- Exercise directions
Please keep to the lines below from the one with "the testbenches, and" through the one with "box hits with", and restate them word for word, ends included.

··· Listed entries

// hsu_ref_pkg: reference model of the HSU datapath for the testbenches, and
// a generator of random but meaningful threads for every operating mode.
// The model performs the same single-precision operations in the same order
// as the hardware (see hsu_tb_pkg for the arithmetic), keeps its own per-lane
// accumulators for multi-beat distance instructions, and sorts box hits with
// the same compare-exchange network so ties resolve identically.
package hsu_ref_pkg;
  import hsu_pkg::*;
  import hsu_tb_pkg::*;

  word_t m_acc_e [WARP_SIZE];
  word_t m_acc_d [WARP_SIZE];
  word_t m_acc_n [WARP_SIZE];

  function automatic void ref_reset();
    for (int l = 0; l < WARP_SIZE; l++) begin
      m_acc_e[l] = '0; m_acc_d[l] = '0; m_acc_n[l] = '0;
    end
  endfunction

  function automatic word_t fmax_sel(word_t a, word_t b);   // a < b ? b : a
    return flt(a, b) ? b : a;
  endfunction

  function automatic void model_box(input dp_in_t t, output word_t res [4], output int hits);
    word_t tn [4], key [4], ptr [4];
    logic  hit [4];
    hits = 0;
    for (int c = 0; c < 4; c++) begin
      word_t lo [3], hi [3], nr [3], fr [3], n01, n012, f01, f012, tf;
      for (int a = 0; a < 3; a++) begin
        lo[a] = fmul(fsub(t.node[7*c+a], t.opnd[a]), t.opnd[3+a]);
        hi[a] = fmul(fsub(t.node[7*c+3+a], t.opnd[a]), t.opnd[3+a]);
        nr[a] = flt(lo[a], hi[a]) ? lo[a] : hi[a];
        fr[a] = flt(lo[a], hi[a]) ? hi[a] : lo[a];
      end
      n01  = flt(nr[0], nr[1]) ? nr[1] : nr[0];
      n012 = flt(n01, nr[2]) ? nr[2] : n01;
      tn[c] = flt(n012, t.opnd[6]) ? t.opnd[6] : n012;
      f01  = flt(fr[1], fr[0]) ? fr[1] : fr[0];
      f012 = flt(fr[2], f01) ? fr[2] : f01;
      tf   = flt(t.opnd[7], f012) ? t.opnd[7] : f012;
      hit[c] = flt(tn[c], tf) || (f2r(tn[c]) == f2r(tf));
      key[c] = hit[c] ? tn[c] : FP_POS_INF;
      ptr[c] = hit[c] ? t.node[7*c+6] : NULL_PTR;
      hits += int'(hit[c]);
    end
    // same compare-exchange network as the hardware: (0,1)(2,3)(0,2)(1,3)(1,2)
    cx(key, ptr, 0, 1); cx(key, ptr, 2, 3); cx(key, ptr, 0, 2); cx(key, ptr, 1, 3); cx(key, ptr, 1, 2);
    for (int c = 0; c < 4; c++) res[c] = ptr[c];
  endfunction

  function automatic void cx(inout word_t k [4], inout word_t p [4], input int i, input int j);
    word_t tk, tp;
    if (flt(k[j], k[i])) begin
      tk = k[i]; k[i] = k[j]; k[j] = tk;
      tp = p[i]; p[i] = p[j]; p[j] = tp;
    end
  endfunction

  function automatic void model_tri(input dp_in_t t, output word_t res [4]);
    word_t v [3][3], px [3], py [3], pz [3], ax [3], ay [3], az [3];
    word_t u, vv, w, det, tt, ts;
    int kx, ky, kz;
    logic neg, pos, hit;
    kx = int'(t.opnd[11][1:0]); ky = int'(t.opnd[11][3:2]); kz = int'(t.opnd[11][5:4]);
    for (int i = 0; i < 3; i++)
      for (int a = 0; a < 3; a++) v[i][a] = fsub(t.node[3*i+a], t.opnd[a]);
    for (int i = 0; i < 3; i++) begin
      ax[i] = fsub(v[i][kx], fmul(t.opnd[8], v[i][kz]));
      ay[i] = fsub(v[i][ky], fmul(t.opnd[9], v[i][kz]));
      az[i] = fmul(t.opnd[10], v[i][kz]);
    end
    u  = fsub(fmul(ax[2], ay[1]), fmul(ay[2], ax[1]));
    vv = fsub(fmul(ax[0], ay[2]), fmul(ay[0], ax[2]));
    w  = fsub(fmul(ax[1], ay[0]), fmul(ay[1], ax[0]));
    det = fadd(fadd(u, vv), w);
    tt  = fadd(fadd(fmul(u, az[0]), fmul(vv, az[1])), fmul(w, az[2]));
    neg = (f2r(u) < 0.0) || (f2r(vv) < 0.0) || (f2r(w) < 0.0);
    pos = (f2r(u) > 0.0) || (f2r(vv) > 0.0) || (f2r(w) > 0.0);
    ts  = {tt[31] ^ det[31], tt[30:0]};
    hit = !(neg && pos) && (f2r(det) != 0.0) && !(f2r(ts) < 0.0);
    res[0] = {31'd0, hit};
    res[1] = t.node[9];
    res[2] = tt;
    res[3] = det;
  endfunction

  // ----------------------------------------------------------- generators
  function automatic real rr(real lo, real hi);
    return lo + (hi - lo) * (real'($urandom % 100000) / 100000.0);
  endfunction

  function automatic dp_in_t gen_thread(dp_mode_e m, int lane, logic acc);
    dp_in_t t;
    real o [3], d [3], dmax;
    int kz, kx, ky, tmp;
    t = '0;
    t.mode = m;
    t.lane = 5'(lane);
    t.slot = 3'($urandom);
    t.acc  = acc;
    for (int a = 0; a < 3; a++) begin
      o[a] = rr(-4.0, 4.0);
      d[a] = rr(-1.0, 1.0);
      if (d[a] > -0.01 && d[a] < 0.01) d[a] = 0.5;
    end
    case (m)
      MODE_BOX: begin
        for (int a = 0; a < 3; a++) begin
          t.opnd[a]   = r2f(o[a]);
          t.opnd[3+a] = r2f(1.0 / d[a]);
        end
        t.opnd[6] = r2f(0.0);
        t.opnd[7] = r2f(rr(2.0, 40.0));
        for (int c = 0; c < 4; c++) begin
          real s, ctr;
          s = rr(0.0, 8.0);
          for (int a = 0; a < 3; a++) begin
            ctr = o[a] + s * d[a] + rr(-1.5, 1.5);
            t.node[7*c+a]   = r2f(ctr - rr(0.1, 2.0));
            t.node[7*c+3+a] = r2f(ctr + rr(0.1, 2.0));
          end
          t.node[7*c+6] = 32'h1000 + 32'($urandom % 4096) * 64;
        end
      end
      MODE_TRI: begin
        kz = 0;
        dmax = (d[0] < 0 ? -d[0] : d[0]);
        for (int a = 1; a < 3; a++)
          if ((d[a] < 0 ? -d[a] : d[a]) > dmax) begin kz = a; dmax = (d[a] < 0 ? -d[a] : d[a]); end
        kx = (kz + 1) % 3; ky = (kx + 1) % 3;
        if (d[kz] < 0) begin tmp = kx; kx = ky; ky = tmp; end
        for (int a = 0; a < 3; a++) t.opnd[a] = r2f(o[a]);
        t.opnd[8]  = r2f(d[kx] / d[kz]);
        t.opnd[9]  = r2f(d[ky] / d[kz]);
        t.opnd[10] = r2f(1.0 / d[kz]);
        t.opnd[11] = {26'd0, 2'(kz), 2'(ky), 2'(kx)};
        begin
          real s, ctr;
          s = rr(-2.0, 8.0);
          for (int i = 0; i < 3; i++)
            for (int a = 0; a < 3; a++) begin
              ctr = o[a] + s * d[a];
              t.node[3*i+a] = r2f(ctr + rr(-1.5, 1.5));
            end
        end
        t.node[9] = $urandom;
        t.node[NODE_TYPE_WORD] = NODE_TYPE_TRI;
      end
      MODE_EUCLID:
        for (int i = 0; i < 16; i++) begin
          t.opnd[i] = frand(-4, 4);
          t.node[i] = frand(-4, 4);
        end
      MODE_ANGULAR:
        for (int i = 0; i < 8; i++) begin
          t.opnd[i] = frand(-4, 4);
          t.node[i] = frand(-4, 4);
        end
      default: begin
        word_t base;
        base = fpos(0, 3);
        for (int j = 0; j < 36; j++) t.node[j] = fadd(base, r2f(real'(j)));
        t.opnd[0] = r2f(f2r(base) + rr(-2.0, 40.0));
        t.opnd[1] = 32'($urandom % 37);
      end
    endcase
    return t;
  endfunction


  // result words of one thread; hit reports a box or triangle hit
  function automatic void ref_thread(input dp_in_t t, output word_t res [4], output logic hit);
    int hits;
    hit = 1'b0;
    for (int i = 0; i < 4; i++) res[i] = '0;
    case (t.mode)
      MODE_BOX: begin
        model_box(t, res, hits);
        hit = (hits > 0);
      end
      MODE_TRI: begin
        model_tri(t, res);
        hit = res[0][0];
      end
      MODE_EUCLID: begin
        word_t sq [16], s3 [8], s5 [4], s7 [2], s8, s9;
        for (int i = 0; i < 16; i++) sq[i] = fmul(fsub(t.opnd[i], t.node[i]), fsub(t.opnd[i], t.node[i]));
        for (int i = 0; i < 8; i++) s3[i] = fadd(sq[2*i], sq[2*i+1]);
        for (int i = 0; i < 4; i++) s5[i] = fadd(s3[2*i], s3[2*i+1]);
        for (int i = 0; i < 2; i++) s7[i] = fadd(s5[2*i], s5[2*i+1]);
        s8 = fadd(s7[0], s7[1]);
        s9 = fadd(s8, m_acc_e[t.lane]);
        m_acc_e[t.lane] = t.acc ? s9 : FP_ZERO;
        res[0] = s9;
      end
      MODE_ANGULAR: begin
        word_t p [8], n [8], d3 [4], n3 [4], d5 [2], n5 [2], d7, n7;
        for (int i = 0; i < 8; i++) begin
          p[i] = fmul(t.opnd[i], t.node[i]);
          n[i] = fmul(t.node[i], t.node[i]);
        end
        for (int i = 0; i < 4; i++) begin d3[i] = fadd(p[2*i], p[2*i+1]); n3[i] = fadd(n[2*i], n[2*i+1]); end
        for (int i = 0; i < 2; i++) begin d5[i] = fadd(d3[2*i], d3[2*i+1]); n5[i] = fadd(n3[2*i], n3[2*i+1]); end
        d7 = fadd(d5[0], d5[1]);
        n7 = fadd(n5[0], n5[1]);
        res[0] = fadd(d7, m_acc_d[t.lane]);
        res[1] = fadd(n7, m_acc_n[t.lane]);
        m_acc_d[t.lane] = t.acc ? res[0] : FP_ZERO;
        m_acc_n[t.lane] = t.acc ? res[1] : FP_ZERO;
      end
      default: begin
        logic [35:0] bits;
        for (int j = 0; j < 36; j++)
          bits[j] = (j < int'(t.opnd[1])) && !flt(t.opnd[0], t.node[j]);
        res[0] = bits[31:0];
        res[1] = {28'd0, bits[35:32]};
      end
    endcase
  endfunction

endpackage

······
··· Listed entries

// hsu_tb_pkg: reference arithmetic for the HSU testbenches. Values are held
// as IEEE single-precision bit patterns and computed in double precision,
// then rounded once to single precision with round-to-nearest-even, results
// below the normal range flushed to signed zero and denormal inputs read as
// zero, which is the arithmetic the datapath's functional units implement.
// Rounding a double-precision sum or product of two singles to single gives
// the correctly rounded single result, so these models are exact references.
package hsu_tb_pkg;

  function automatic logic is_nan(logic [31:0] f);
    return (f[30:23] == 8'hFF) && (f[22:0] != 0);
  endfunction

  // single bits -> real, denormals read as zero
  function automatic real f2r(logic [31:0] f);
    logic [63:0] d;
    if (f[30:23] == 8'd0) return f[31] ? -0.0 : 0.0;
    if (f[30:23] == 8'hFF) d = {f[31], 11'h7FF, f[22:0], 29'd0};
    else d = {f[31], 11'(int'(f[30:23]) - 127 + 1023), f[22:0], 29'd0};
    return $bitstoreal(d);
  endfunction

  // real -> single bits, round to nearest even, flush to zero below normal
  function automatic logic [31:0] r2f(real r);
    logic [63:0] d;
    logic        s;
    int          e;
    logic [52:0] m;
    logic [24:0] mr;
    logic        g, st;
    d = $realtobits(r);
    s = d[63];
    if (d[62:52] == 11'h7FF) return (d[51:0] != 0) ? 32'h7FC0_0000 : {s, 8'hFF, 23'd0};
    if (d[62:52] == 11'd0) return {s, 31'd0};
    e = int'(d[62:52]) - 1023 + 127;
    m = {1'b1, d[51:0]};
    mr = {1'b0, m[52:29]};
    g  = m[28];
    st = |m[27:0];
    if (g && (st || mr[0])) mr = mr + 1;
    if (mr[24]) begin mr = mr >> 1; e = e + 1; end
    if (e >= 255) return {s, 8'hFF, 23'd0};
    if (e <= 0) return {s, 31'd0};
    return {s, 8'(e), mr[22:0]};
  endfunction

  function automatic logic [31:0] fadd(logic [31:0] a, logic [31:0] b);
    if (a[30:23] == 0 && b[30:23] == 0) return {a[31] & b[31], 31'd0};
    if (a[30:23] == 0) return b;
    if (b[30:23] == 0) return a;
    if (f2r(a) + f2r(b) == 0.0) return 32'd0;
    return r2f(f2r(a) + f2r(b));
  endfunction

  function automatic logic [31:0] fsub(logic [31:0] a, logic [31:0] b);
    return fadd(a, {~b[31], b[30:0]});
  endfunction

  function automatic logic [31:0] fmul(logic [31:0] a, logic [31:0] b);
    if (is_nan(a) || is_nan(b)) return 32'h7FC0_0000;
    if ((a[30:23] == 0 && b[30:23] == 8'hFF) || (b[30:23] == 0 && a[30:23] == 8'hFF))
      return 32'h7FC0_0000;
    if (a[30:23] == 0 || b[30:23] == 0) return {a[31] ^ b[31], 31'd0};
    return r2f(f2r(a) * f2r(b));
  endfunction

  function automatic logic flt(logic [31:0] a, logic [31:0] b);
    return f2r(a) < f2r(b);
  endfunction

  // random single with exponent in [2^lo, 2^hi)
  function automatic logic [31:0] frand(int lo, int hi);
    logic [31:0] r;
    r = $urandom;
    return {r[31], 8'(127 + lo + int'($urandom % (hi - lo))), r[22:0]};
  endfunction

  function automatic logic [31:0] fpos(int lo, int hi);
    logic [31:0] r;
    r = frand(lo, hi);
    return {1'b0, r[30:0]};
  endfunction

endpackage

······

- The completed task
// hsu_ref_pkg: reference model of the HSU datapath for the testbenches, and
// a generator of random but meaningful threads for every operating mode.
// The model performs the same single-precision operations in the same order
// as the hardware (see hsu_tb_pkg for the arithmetic), keeps its own per-lane
// accumulators for multi-beat distance instructions, and sorts box hits with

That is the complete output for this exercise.